*INPUT*
◇ ◇ ◇

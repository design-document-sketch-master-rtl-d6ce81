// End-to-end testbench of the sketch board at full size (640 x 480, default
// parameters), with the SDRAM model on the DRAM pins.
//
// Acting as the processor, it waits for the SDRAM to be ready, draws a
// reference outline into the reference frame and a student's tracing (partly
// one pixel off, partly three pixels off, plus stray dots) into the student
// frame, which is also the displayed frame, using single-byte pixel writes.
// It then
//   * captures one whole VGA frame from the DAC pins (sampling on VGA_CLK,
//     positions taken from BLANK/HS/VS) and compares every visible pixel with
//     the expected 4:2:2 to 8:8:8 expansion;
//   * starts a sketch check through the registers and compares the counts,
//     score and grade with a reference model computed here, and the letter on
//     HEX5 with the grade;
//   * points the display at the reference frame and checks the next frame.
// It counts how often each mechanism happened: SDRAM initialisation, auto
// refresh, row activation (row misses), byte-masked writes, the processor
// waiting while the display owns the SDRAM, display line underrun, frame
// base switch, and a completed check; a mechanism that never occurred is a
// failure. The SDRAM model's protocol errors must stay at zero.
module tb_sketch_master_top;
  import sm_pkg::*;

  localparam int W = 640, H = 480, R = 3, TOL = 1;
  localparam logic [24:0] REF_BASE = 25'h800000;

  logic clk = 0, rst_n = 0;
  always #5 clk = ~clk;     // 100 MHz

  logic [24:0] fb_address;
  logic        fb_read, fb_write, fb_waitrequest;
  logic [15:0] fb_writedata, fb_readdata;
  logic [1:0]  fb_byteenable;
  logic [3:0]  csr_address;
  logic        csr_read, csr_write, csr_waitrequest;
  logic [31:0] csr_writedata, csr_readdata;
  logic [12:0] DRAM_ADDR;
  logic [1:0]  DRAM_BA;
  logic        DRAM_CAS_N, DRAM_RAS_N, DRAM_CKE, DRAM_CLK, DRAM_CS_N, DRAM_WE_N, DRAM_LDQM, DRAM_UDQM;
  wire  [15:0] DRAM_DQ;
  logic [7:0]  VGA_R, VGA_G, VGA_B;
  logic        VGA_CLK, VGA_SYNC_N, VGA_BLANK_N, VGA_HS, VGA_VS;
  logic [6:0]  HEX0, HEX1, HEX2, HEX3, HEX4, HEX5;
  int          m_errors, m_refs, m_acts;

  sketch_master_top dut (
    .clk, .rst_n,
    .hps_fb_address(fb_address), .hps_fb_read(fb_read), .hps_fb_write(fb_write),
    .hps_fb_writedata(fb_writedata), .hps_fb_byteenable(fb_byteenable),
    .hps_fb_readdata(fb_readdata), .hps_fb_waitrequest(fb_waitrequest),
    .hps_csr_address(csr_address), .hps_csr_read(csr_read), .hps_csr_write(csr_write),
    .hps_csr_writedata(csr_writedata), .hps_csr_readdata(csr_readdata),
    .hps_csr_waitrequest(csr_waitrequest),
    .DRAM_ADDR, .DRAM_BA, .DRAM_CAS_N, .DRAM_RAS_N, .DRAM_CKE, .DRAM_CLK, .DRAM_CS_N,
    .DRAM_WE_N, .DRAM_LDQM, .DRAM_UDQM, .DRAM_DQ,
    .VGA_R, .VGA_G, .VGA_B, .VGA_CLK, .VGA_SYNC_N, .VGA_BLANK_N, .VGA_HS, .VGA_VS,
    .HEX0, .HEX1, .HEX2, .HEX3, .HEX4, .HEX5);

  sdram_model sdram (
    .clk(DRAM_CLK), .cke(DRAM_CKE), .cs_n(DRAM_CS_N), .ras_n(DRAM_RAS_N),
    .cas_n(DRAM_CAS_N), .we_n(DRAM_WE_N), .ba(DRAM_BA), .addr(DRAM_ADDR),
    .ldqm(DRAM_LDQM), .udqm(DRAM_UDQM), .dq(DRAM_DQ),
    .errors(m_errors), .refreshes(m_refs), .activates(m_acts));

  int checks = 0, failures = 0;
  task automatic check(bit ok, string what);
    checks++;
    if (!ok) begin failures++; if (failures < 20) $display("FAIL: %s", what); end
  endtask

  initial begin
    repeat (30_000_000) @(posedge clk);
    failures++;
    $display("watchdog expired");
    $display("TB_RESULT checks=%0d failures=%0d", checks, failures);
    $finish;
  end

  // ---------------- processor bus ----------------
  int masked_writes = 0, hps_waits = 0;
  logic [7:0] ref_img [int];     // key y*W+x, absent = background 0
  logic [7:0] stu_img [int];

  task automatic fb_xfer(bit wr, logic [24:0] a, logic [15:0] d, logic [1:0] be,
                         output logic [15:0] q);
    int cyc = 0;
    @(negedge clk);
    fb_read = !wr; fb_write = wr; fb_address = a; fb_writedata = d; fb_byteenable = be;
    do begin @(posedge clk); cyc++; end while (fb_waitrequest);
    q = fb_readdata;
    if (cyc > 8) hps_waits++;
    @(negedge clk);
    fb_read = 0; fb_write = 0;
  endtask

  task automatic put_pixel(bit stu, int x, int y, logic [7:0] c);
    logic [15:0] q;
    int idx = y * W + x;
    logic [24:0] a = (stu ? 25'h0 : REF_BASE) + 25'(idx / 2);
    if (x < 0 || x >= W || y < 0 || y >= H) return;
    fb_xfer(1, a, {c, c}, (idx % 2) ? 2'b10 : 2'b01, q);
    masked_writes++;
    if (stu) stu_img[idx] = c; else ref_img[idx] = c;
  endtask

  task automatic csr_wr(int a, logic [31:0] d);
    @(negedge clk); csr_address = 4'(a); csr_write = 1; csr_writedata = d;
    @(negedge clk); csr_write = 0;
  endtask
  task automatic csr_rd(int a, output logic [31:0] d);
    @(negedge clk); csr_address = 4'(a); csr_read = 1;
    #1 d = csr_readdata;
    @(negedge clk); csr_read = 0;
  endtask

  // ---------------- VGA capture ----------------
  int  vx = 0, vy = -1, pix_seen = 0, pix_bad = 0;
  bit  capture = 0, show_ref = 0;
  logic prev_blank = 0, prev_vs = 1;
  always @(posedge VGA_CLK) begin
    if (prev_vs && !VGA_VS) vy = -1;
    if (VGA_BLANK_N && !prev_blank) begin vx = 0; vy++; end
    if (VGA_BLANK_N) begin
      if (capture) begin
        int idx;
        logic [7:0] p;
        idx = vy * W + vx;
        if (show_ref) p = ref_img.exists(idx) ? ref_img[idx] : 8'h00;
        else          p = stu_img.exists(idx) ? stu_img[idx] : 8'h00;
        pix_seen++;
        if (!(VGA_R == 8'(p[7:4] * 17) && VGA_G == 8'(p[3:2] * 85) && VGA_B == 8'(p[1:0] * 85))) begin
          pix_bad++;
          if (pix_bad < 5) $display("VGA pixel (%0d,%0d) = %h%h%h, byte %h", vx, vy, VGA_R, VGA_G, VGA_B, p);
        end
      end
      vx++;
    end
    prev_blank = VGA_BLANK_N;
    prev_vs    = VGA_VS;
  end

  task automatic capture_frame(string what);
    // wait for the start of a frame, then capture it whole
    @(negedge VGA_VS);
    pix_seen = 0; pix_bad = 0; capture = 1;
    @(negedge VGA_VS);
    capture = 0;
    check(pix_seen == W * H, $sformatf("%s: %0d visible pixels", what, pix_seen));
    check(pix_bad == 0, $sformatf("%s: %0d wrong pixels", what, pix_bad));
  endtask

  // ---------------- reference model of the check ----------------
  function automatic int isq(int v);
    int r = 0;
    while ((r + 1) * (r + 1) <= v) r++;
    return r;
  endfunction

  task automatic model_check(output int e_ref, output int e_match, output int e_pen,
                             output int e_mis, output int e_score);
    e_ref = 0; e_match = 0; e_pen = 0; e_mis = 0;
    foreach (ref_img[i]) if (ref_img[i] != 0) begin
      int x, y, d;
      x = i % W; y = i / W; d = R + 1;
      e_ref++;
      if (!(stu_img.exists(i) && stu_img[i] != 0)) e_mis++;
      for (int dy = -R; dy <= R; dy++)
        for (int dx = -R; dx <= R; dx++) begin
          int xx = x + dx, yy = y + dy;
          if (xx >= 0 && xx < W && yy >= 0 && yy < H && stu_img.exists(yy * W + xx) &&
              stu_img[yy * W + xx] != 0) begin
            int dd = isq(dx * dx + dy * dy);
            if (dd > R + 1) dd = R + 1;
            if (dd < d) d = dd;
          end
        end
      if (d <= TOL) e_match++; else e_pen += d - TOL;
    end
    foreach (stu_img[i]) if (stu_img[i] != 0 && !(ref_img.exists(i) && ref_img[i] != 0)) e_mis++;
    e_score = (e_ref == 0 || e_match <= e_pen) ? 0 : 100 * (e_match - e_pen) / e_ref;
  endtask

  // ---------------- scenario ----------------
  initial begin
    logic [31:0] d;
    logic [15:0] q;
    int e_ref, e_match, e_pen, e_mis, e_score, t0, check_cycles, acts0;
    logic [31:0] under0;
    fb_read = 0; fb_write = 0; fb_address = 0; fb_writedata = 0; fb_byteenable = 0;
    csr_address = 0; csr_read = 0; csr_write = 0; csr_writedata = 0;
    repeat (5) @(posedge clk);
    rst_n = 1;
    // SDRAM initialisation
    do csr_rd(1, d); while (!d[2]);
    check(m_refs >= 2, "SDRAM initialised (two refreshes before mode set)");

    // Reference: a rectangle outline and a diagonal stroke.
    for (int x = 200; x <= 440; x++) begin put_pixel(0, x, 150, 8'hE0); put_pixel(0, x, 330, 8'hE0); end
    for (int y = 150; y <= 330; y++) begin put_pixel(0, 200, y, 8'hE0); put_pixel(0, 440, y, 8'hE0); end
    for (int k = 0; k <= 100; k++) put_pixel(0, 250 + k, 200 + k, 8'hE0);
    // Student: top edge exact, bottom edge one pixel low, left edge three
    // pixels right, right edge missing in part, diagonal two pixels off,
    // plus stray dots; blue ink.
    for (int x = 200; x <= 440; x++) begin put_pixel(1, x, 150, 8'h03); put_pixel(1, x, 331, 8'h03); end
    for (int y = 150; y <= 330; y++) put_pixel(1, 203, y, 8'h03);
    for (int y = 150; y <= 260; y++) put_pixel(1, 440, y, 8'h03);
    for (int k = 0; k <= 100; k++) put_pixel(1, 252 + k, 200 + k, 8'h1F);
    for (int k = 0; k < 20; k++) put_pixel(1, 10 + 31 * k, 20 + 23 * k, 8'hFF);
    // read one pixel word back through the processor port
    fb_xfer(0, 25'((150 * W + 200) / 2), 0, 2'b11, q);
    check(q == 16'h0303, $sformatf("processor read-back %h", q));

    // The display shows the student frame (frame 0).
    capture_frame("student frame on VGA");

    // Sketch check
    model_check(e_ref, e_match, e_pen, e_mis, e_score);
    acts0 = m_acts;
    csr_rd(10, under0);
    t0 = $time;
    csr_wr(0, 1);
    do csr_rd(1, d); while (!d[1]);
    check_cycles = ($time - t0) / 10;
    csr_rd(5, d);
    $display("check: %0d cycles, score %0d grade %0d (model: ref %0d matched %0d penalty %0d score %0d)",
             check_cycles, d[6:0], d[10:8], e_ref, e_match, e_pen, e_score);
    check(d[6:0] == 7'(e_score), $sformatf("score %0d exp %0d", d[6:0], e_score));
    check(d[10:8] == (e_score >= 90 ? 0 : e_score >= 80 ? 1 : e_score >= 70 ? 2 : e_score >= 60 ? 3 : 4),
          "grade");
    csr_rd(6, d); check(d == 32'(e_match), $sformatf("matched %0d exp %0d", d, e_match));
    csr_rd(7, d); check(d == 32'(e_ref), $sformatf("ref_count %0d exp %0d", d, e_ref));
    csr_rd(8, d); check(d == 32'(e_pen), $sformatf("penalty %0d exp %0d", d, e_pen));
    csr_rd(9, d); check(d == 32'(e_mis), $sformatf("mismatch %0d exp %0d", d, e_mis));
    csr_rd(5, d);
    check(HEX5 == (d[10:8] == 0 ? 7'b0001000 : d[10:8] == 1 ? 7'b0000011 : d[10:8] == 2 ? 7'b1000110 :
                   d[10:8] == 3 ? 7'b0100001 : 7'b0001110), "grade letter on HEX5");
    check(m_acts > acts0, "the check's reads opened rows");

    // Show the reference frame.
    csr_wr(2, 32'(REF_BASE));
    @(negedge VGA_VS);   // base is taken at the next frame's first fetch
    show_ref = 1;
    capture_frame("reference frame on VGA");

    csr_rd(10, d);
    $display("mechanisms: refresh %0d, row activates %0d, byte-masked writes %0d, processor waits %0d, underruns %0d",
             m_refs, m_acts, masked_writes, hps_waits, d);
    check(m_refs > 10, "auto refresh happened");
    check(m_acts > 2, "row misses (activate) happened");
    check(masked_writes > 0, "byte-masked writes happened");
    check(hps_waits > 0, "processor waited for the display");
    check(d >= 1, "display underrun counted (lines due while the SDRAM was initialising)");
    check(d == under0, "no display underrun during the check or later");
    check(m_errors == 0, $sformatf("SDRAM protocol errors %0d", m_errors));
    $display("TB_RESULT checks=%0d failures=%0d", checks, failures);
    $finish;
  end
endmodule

◇ ◇ ◇

*DESCRIPTION OF THE TASK*
Scan the data above for the string "checks" and copy each line where it appears.

*OUTPUT OF THE EXERCISE*
//   * points the display at the reference frame and checks the next frame.
  int checks = 0, failures = 0;
    checks++;
    $display("TB_RESULT checks=%0d failures=%0d", checks, failures);
    $display("TB_RESULT checks=%0d failures=%0d", checks, failures);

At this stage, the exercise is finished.